I have been seeing more and more smart critiques of tiny house living, the privileged “minimalist” movement, and the trendiness of secular asceticism. As I wait on prints of my forthcoming chapter on tiny houses, I am so encouraged by these critiques – they are great examples of what I had roughly in mind when writing my chapter (here). After wrestling with many of the same criticisms, I am currently of the opinion that the tiny house movement does hold radical political potential. First, the difficulty of going tiny in our current culture clarifies the failures in, and sinister natures of, structural and systemic ideologies which prefer to be assumed unquestionably ubiquitous; and – more materially – when living in a tiny space, one must confront waste (bodily and consumer) in ways virtually impossible to ignore. These critiques are a sign, I think, that the movement and public perception of it is becoming more nuanced – itself a symptom of more engaged politics. Tough questions come from thinking harder and, in turn, make people think harder. Incisive critique creates tension for, and demands responsibility from, the ethos behind the movements. Dialogue and debate is good for the noggin (and the spirit)! In that spirit, keep on thinking, disagreeing and demanding more from our imaginations!

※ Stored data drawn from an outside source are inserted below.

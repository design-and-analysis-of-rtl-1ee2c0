// tb_rian_node: self-checking test of one ALU node (register file, ALU,
// multiplier and router) at column 3, row 3 of an 8x8 star array with wrap.
//
// Checks, with values computed in the testbench:
//  - load-immediate, ALU and multiply results kept in the node (direct
//    bypass) are readable in the next cycle, and a dependent instruction
//    issued in the next cycle sees them;
//  - a result sent to another node leaves on the right neighbour link: its
//    control flit in the cycle after issue, its payload one cycle later;
//  - an operand arriving from a neighbour (control flit, then payload) is
//    written to the register the control flit names and reported on deliver_*;
//  - while the east neighbour throttles the node, results for the east queue
//    in the router until the node's own input buffer throttles the ALU
//    (issue_ready low); when the throttle lifts, every queued result leaves in
//    order.
module tb_rian_node;
  import rian_pkg::*;
  localparam int MX = 3, MY = 3, DEPTH = 4;

  logic clk = 1'b0, rst_n = 1'b0;
  logic instr_valid, issue_ready;
  instr_t instr;
  logic       [NUM_DIRS-1:0] ctrl_in_valid, data_in_valid, throttle_out;
  ctrl_flit_t [NUM_DIRS-1:0] ctrl_in;
  data_flit_t [NUM_DIRS-1:0] data_in;
  logic       [NUM_DIRS-1:0] ctrl_out_valid, data_out_valid, throttle_in;
  ctrl_flit_t [NUM_DIRS-1:0] ctrl_out;
  data_flit_t [NUM_DIRS-1:0] data_out;
  logic deliver_valid;
  logic [REG_W-1:0] deliver_reg;
  data_flit_t deliver_data;
  logic [REG_W-1:0] dbg_raddr;
  logic [DATA_W-1:0] dbg_rdata;
  logic ev_issue_stall, ev_local_bypass, ev_stall, ev_throttle, ev_cut_through;

  rian_node #(.MY_X(MX), .MY_Y(MY), .GRID_Y(8), .TOPO(TOPO_STAR), .WRAP(1'b1), .DEPTH(DEPTH)) dut (.*);

  always #5 clk = ~clk;

  int checks = 0, failures = 0;
  int stall_cycles = 0, east_seen = 0;

  task automatic check(input bit ok, input string what);
    checks++;
    if (!ok) begin failures++; $display("FAIL %s", what); end
  endtask

  function automatic instr_t mk(op_e op, int rs1, int rs2, int imm, int dx, int dy, int rd);
    instr_t i;
    i.op = op; i.rs1 = REG_W'(rs1); i.rs2 = REG_W'(rs2); i.imm = 32'(imm);
    i.dst.dst_x = COORD_W'(dx); i.dst.dst_y = COORD_W'(dy); i.dst.dst_reg = REG_W'(rd);
    return i;
  endfunction

  // Issue one instruction at the next negedge; it is taken at the following posedge.
  task automatic issue(instr_t i);
    @(negedge clk);
    instr_valid = 1'b1; instr = i;
    @(negedge clk);
    instr_valid = 1'b0;
  endtask

  // Register value through the observation port (combinational read).
  logic [63:0] regs_seen;
  task automatic rd(input int r);
    dbg_raddr = REG_W'(r);
    #1;
    regs_seen = dbg_rdata;
  endtask

  initial begin
    repeat (20000) @(posedge clk);
    failures++;
    $display("TB_RESULT checks=%0d failures=%0d", checks, failures);
    $finish;
  end

  initial begin
    logic [63:0] v;
    instr_valid = 1'b0; instr = '0;
    ctrl_in_valid = '0; data_in_valid = '0; ctrl_in = '0; data_in = '0;
    throttle_in = '0; dbg_raddr = '0;
    repeat (3) @(posedge clk);
    @(negedge clk) rst_n = 1'b1;

    // Local results, back to back.
    @(negedge clk);
    instr_valid = 1'b1; instr = mk(OP_LI, 0, 0, -7, MX, MY, 1);
    @(negedge clk);
    instr = mk(OP_LI, 0, 0, 12345, MX, MY, 2);
    @(negedge clk);
    instr = mk(OP_MUL, 1, 2, 0, MX, MY, 3);        // depends on both, next cycle
    @(negedge clk);
    instr = mk(OP_SUB, 3, 1, 0, MX, MY, 4);        // depends on r3, next cycle
    @(negedge clk);
    instr = mk(OP_SRA, 4, 2, 0, MX, MY, 5);
    @(negedge clk);
    instr_valid = 1'b0;
    @(negedge clk);
    rd(1); check(regs_seen == 64'hFFFF_FFFF_FFFF_FFF9, "LI r1");
    rd(2); check(regs_seen == 64'd12345, "LI r2");
    v = 64'hFFFF_FFFF_FFFF_FFF9 * 64'd12345;
    rd(3); check(regs_seen == v, "MUL r3 uses r1, r2 of the previous cycles");
    v = v - 64'hFFFF_FFFF_FFFF_FFF9;
    rd(4); check(regs_seen == v, "SUB r4");
    rd(5); check(regs_seen == {{57{v[63]}}, v[63:57]}, $sformatf("SRA r5 %h v=%h", regs_seen, v));

    // Remote result to the north-east neighbour (4,2).
    @(negedge clk);
    instr_valid = 1'b1; instr = mk(OP_ADD, 1, 2, 0, MX + 1, MY - 1, 17);
    @(negedge clk);
    instr_valid = 1'b0;
    check(ctrl_out_valid[DIR_NE] && ctrl_out[DIR_NE].dst_reg == 6'd17 &&
          ctrl_out[DIR_NE].dst_x == 4'(MX + 1), "control flit to NE one cycle after issue");
    check(!data_out_valid[DIR_NE], "payload not yet");
    @(negedge clk);
    check(data_out_valid[DIR_NE] && data_out[DIR_NE] == 64'hFFFF_FFFF_FFFF_FFF9 + 64'd12345,
          "payload to NE one cycle behind its control flit");

    // Operand arriving from the west neighbour for register 40.
    @(negedge clk);
    ctrl_in_valid[DIR_W] = 1'b1;
    ctrl_in[DIR_W].dst_x = 4'(MX); ctrl_in[DIR_W].dst_y = 4'(MY); ctrl_in[DIR_W].dst_reg = 6'd40;
    @(negedge clk);
    ctrl_in_valid[DIR_W] = 1'b0;
    data_in_valid[DIR_W] = 1'b1; data_in[DIR_W] = 64'h0123_4567_89AB_CDEF;
    @(negedge clk);
    data_in_valid[DIR_W] = 1'b0;
    check(deliver_valid && deliver_reg == 6'd40 && deliver_data == 64'h0123_4567_89AB_CDEF,
          "operand from the west delivered");
    @(negedge clk);
    rd(40); check(regs_seen == 64'h0123_4567_89AB_CDEF, "delivered operand in r40");

    // Throttled east link: the ALU stalls once the router's own buffer fills.
    throttle_in[DIR_E] = 1'b1;
    fork
      begin
        for (int k = 0; k < 10; k++) begin
          bit taken;
          taken = 1'b0;
          while (!taken) begin
            @(negedge clk);
            instr_valid = 1'b1; instr = mk(OP_LI, 0, 0, 1000 + k, MX + 1, MY, 20 + k);
            #1 taken = issue_ready;
          end
        end
        @(negedge clk);
        instr_valid = 1'b0;
      end
      begin
        repeat (15) @(negedge clk);
        check(!issue_ready, "node stalled while its link is throttled");
        throttle_in[DIR_E] = 1'b0;
      end
    join
    repeat (20) @(negedge clk);
    check(east_seen == 10, $sformatf("all 10 throttled results left east (%0d)", east_seen));
    check(stall_cycles > 0, "issue stall happened");
    $display("TB_RESULT checks=%0d failures=%0d", checks, failures);
    $finish;
  end

  // Stall, order and content of the east traffic.
  always @(posedge clk) if (rst_n) begin
    if (ev_issue_stall) stall_cycles++;
    if (ctrl_out_valid[DIR_E]) check(!$past(throttle_in[DIR_E]), "east sent while throttled");
    if (data_out_valid[DIR_E]) begin
      check(data_out[DIR_E] == 64'(1000 + east_seen), $sformatf("east payload %0d in order", east_seen));
      east_seen++;
    end
  end
endmodule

4 thoughts on “knocking on noggins.”
love this little kitchen. What kind of stove top do you have, and do you like it?
I think what your doing is great and inspiring. Do you have any information on places in Oregon to put a tiny home. My son and I live in the Bay Area (Alameda CA) and we want to escape. We want to live in harmony with nature and find or start a community for tiny homes. The area would be able to provide for the community by having gardens, chickens, goats,,cows,and stuff.
Thanks for your encouragement! I think your best bet is to scour craigslist, and get in touch with Dee Williams at P.A.D. – they have their ear to the Portland scene. As far as Lane County, where I currently live, camping is allowed indefinitely on “family” property, so I imagine there are a lot of options. However, you might be most interested in Dharmalaya – email Ravi at email@example.com, or Eugene Community Supported Shelter and Matrea Ecovillage. Hope that helps! Best of luck in your hopeful transition.
Beautifully stated, you’ve articulated yet one more thing that attracts me about the TH movement that I hadn’t managed to put into words: “the difficulty of going tiny in our current culture clarifies many of structural and systemic ideologies that prefer to be assumed ubiquitous.”